// atc_model: behavioural model of the analog timing converter, the external
// DAC plus analog comparator that sense the converter output voltage.
// Not synthesizable logic: it stands for two bought-in analog parts (a
// 10-bit current-output DAC and a fast comparator) so the controller can be
// simulated in closed loop. The DAC output is VFS * code / (2^DAC_W - 1),
// with VFS the top of the sweep (Vref+ = 1.7 V); the comparator output is 1
// while eo is above that voltage. Both are ideal and have no delay, so the
// controller's EXT_LAT parameter is 0 with this model.
module atc_model #(
  parameter int unsigned DAC_W = 10,
  parameter real         VFS   = 1.7
) (
  input  logic [DAC_W-1:0] code,
  input  real              eo,
  output logic             comp,
  output real              vdac
);
  always_comb begin
    vdac = VFS * real'(code) / real'((1 << DAC_W) - 1);
    comp = (eo > vdac);
  end
endmodule
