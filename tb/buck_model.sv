// buck_model: behavioural model of the synchronous buck power stage, with a
// controlled load current, for closed-loop simulation of the controller.
// Not synthesizable: real-valued forward-Euler integration, one step of DT
// seconds per falling clock edge (so the values are stable at the rising
// edge where the controller samples). Switch node = EI while pwm is 1, else
// 0 (synchronous rectification, continuous conduction). The inductor has a
// series resistance DCR, the output capacitor an ESR; eo is the voltage at
// the capacitor terminals, including the ESR drop.
// Defaults: EI = 6 V, L = 10 uH, C = 105 uF at 1 MHz switching from a
// 500 MHz clock (DT = 2 ns); DCR and ESR are assumed values.
module buck_model #(
  parameter real EI  = 6.0,
  parameter real L   = 10.0e-6,
  parameter real C   = 105.0e-6,
  parameter real DCR = 20.0e-3,
  parameter real ESR = 100.0e-3,
  parameter real DT  = 2.0e-9
) (
  input  logic clk,
  input  logic pwm,
  input  real  i_load,
  output real  eo,
  output real  i_l
);
  real vc;

  initial begin
    vc  = 0.0;
    i_l = 0.0;
  end

  always_comb eo = vc + ESR * (i_l - i_load);

  always @(negedge clk) begin
    real vsw, dil, dvc;
    vsw = pwm ? EI : 0.0;
    dil = (vsw - i_l * DCR - eo) / L * DT;
    dvc = (i_l - i_load) / C * DT;
    i_l <= i_l + dil;
    vc  <= vc + dvc;
  end
endmodule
---
### What to produce
Quote exactly what appears from the line containing "parameter real EI" through the final line of the listing above, including both of those lines.

### Solution for this exercise
  parameter real EI  = 6.0,
  parameter real L   = 10.0e-6,
  parameter real C   = 105.0e-6,
  parameter real DCR = 20.0e-3,
  parameter real ESR = 100.0e-3,
  parameter real DT  = 2.0e-9
) (
  input  logic clk,
  input  logic pwm,
  input  real  i_load,
  output real  eo,
  output real  i_l
);
  real vc;

  initial begin
    vc  = 0.0;
    i_l = 0.0;
  end

  always_comb eo = vc + ESR * (i_l - i_load);

  always @(negedge clk) begin
    real vsw, dil, dvc;
    vsw = pwm ? EI : 0.0;
    dil = (vsw - i_l * DCR - eo) / L * DT;
    dvc = (i_l - i_load) / C * DT;
    i_l <= i_l + dil;
    vc  <= vc + dvc;
  end
endmodule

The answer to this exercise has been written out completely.